The entries are brief and to the point, the unvarnished truth, as my grandmother also named Ruth used to say. Ruth Martin Hostetter was as likely to note her children helping with chores or doing well in school as she was their illnesses, missteps, and occasional pranks. Between 1928 and 1950, she bore twelve children and one stillborn.

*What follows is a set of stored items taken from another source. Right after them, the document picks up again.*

# LOCO-ANS image encoder in SystemVerilog

LOCO-ANS is a lossless and near-lossless image codec. It keeps the context
modelling of JPEG-LS (LOCO-I) and replaces the Golomb coding with an adaptive
coder built on tabled asymmetric numeral systems (tANS). This repository holds
a synthesizable two-lane encoder for 8-bit grey images. Each lane takes one
image (or one vertical tile of a larger image) as a raster pixel stream. It
produces the uncoded first pixel and a byte stream made of independently
decodable blocks of 2048 symbols.

The codec configuration is the balanced "LOCO-ANS6" point:

- 6-bit tANS state;
- at most NI = 7 coder iterations per error magnitude;
- blocks of BS = 2048 symbols;
- largest z-table symbol C = 8;
- 15 tables for the magnitude distribution and 32 for the sign.

NEAR (the largest allowed per-pixel error) is chosen per image: 0 gives
lossless coding.

```
            clk0 (pixel clock)                      |        clk1 (coder clock, ~2x)
 px[0] -> pixel_decorrelator -> st_quantizer -> async_fifo ->+
                                                    |         tsg_coder -> byte[0]
 px[1] -> pixel_decorrelator -> st_quantizer -> async_fifo ->+  (2 lanes,  -> byte[1]
                                                    |           shared tANS tables)
```

The decorrelator is a sequential loop: every pixel depends on the
reconstruction of the one before it. It is the slow part and runs on `clk0`
at one pixel per two cycles. The coder handles several subsymbols per pixel
but at one subsymbol per cycle, so it runs on a faster `clk1`. Each lane
crosses between the clocks through a small dual-clock FIFO.

## The pixel loop

`pixel_decorrelator` follows JPEG-LS regular mode without run mode.

- **Neighbours.** The neighbours a (left), b (above), c (above-left) and
  d (above-right) are reconstructed pixels. b, c and d come from a one-row
  buffer.
- **Context.** The three local gradients d-b, b-c and c-a are quantized to
  -4..4 using the NEAR-dependent JPEG-LS thresholds. They are combined into
  Q1·81 + Q2·9 + Q3. If the first non-zero term is negative, the triple is
  negated and the sign is remembered. This leaves 365 contexts.
- **Prediction.** The median edge detector (MED) predictor is shifted by the
  context's bias C and clamped to 0..255. The error is multiplied by the
  remembered sign.
- **Per-context state.** Each context holds:
  - C, the bias;
  - B, the accumulated error used by the bias update;
  - t, the number of pixels seen, halved together with B and St when it
    reaches 64;
  - St, the sum of the coded magnitudes z.

Each coded pixel leaves as one symbol, `dec_sym_t`:

- y, the sign of the quantized error;
- z = |ε_q| − y, its magnitude;
- p_q, the context's quantized probability of y = 1, equal to
  min(31, ⌊32·(−B)/t⌋);
- t and St, from which the coder's magnitude table is chosen.

### Two phases per pixel, with forwarding

The loop has an initiation interval (II) of 2. Two registered memory reads
are chained through each pixel. The context memory read feeds the prediction,
and the prediction error then addresses the quantization tables. The
quantized error of pixel *i* is needed before pixel *i+1*'s context can be
completed, because gradient g3 = c − a uses the reconstructed left neighbour.
The loop is therefore written as two explicit phases:

- **Phase A** accepts pixel *i*. It finishes pixel *i−1*: reconstruction,
  symbol output and the write-back of the context update. It also reads the
  context memory for pixel *i*.
- **Phase B** corrects the prediction, forms the error and addresses the three
  tables and the row buffer.

The context of pixel *i* may be the one just updated for pixel *i−1*. This is
the common case in smooth areas. The updated record is then forwarded around
the memory (`fwd`), so the loop never stalls for a read-after-write.

### Quantization by table, reconstruction from the exact error

Near-lossless coding needs a uniform quantizer ⌊(NEAR+|ε|)/(2·NEAR+1)⌋. It
also needs a reduction modulo RANGE and the re-scaled error ε_q·(2·NEAR+1)
for the bias update. None of these divisions or multiplications are in the
loop. The error ε lies in −255..255, so it addresses three 512-entry tables:

| table | content | used for |
|---|---|---|
| EQ   | quantized error after modulo reduction (ε_q) | y, z and St |
| ERE  | EQ · (2·NEAR+1) | bias update B += ERE |
| QERR | quantization error of the exact error, q·(2·NEAR+1) − ε | reconstruction |

The reconstructed pixel must match the decoder's. Usually it is computed from
the quantized error and the prediction. This design instead reads QERR with
the exact error before the sign correction and adds the result to the
original pixel: x̂ = clamp(x + QERR[ε]). This needs one table read and one
adder, which shortens the loop's critical path. The reference model in
`tb/loco_ref_pkg.sv` reconstructs from the quantized error in the textbook
way. The two agree on every pixel of every test image.

The tables are RAMs, refilled at `start` for the requested NEAR:

1. A 9-step shift-subtract divider computes RANGE = ⌈(255+2·NEAR)/(2·NEAR+1)⌉ + 1.
2. The error range is swept 0, 1, …, 255 and then 0, −1, …, −255. A running
   quotient and remainder track ⌊(NEAR+|ε|)/(2·NEAR+1)⌋ with one increment
   and one compare per step.
3. The 365 contexts are reset during the same sweep. C, B = 0, t = 1, and
   St = max(2, ⌊(RANGE+32)/64⌋).

Start-up takes 522 cycles from `start` to the first pixel read. The first
pixel is then passed out uncoded on `first_px`.

### Borders

The image borders follow JPEG-LS:

- On the first row, b = c = d = 0.
- On the first column, a = b, and c is the first pixel of the row above the
  previous row.
- On the last column, d = b.

The width must be at least 3.

### The lossless-only variant

With `LOSSLESS_ONLY = 1` each lane uses `pixel_decorrelator_ls` instead. It
fixes NEAR = 0 and emits exactly the same symbols as the general unit does at
NEAR = 0, but at one pixel per cycle.

Lossless coding removes the dependency that forces II = 2. The reconstructed
pixel is the pixel itself, so a pixel's neighbourhood and context are known
the moment it arrives. The tables disappear too:

- The modulo-256 reduction is the low 8 bits of the error read as a signed
  number.
- The re-scaled error is the error itself.

The pipeline has four stages:

| stage | work |
|---|---|
| accept | gradients, context, MED prediction, context read |
| s1 | corrected prediction, error, y/z, context update with forwarding |
| s2 | p_q division |
| out | output register |

Start-up is only the 365-cycle context reset. It measures 366 cycles to the
first pixel read.

## From context statistics to table numbers

`st_quantizer` turns (St, t) into θ_q, the index of one of 15 geometric
distributions. θ_q is the largest i in 1..14 with St > t·2^(i−1), or 0 if
there is none. All 14 comparisons run in parallel in a 2-stage pipeline.
Placing it before the clock crossing narrows the FIFO to 19 bits per symbol:
last, y, z, θ_q and p_q.

## The coder: why everything is reversed twice

A tANS encoder is last-in, first-out: the decoder gets symbols in the reverse
of the order they were coded. The decoder must also replay the context
adaptation in pixel order. The coder therefore works on blocks:

1. **`input_buffer`** collects BS = 2048 symbols in one bank of a ping-pong
   memory and reads them out backwards while the other bank fills. The last
   block of an image may be shorter. Flags mark the block's end (`blk_end`)
   and the image's last block (`img_end`).
2. **`subsymbol_generator`** serializes each symbol into tANS subsymbols:
   - the sign y, coded with p table p_q;
   - then z, split for the θ_q table with C = C(θ_q) ∈ {1, 2, 4, 8}: first
     z mod C, then ⌊z/C⌋ copies of C.

   If that would take more than NI subsymbols, it emits NI+1 copies of C
   instead. This sequence cannot occur otherwise and acts as an escape. It is
   followed by z itself as an 8-bit bypass code. A metadata register and a
   small state machine give one subsymbol per cycle.
3. **`ans_coder`** keeps the state x ∈ [64, 128), stored as x − 64 and
   starting at 64 for every block.
   - **y or z subsymbol:** it reads the entry {nbits, next} for (table,
     symbol, state). It emits the low `nbits` bits of the state and moves to
     `next`.
   - **Bypass:** emitted as is, leaving the state unchanged.
   - **Block end:** after the block's last subsymbol, the final state goes out
     as a 6-bit code.

   The next state goes straight from the table output to the next table
   address, which gives one subsymbol per cycle. This loop is the coder's
   critical path.
4. **`bit_packer`** appends codes LSB-first into bytes. It zero-pads the
   block's last byte and may emit two bytes in the block-end cycle.
5. **`output_stack`** stores each block's bytes in one bank of a ping-pong
   memory and reads them out backwards. This is the second reversal.

A decoder reads a block from its first byte on the wire, which is the last
byte written. It takes bits from the most recently written end of the block's
bit string:

1. the 6-bit final state;
2. the symbols of the block in the original pixel order, each as y, then z's
   subsymbols, or the 8-bit z after an escape.

Consecutive blocks of one image follow each other in pixel order. `blk_end`
marks the last byte of each block on the output port, and `img_end` the last
byte of the image.

The two lanes share one set of tANS tables (`tans_rom`). The tables are
dual-port memories and lane *k* uses port *k*, so neither lane waits for the
other.

### Table contents

The table contents are an input of this design. They are written through the
configuration ports on `clk1` before coding:

- **`cfg_tans_we`** writes the entry {nbits[2:0], next[5:0]} for
  (`cfg_is_y`, `cfg_tbl`, `cfg_sym`, `cfg_state`). There are 15 × 16 × 64
  z entries and 32 × 2 × 64 y entries.
- **`cfg_c_we`** writes log2 C for one θ table.

For a table of symbol frequencies f_s summing to 64, the entry for symbol s in
state x ∈ [64, 128) is:

- nbits = the smallest n with ⌊x/2^n⌋ < 2·f_s;
- next = the slot of the (⌊x/2^nbits⌋ − f_s)-th occurrence of s in the spread
  table, where the spread table places the 64 slots among the symbols.

The testbenches build such tables from simple geometric and Bernoulli
frequency sets (`build_tables()` in `tb/loco_ref_pkg.sv`). A real deployment
loads the tables of its codec.

## Timing

| quantity | value |
|---|---|
| decorrelator start-up | 522 `clk0` cycles (table and context fill), then the first pixel |
| decorrelator loop | II = 2: one pixel per 2 `clk0` cycles when nothing stalls |
| lossless-only variant | 366 cycles start-up, then one pixel per `clk0` cycle; symbol 3 cycles after its pixel |
| decorrelator latency | about 4 cycles from pixel in to symbol out |
| St quantizer | 2 cycles, one symbol per cycle |
| coder throughput | one subsymbol per `clk1` cycle, plus 2 cycles per block for the final state |
| coder latency per block | the whole block must enter before it is coded, and the whole coded block before its bytes leave: about (1 + subsymbols per z)·BS + bytes per block cycles |

Photographic images average about 2.3 subsymbols per pixel, which is why
`clk1` should be about twice `clk0`.

Worst case per symbol is y (6 bits), NI+1 = 8 z codes of 6 bits and 8 bypass
bits, or 62 bits. A 2048-symbol block is then at most 15 873 bytes, which
fits the 16 384-byte output bank. If a bank ever fills anyway, it is closed
as a block of its own.

Coarse synthesis with yosys (two lanes, default parameters) gives:

- about 2 300 word-level cells;
- 1 668 flip-flop bits;
- 1.05 Mbit of memory.

Most of the memory is the two 2×16 KiB output stacks, the two 2×2048-symbol
input buffers, the tANS tables and the two 8K row buffers.

## Where this design departs from the original LOCO-ANS hardware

8/17/38 Wednesday: Very hot, had a shower about supper. I got up about 1:00 and Eby [Ruth’s husband] about 1:30. Eby helped make things ready. Everything went along fine till our baby arrived about 6:00 and to our sorrow and disappointment it was stillborn. Eby called Mabel and she came over and dressed it after the undertaker was through. After the children all saw it, Eby and the undertaker buried its dear little body in Hershey’s cemetery. It was a long sad day for me….
#
Later this afternoon, Keith and I will stand graveside with others as one of the members of our church buries his wife. She was a little older than us, a participant in Women’s Ministry activities, and a teller of the unvarnished truth. I can see husband and wife sitting side by side in church and imagine their time together being as dear as the daylily.
What juxtaposition did you have today?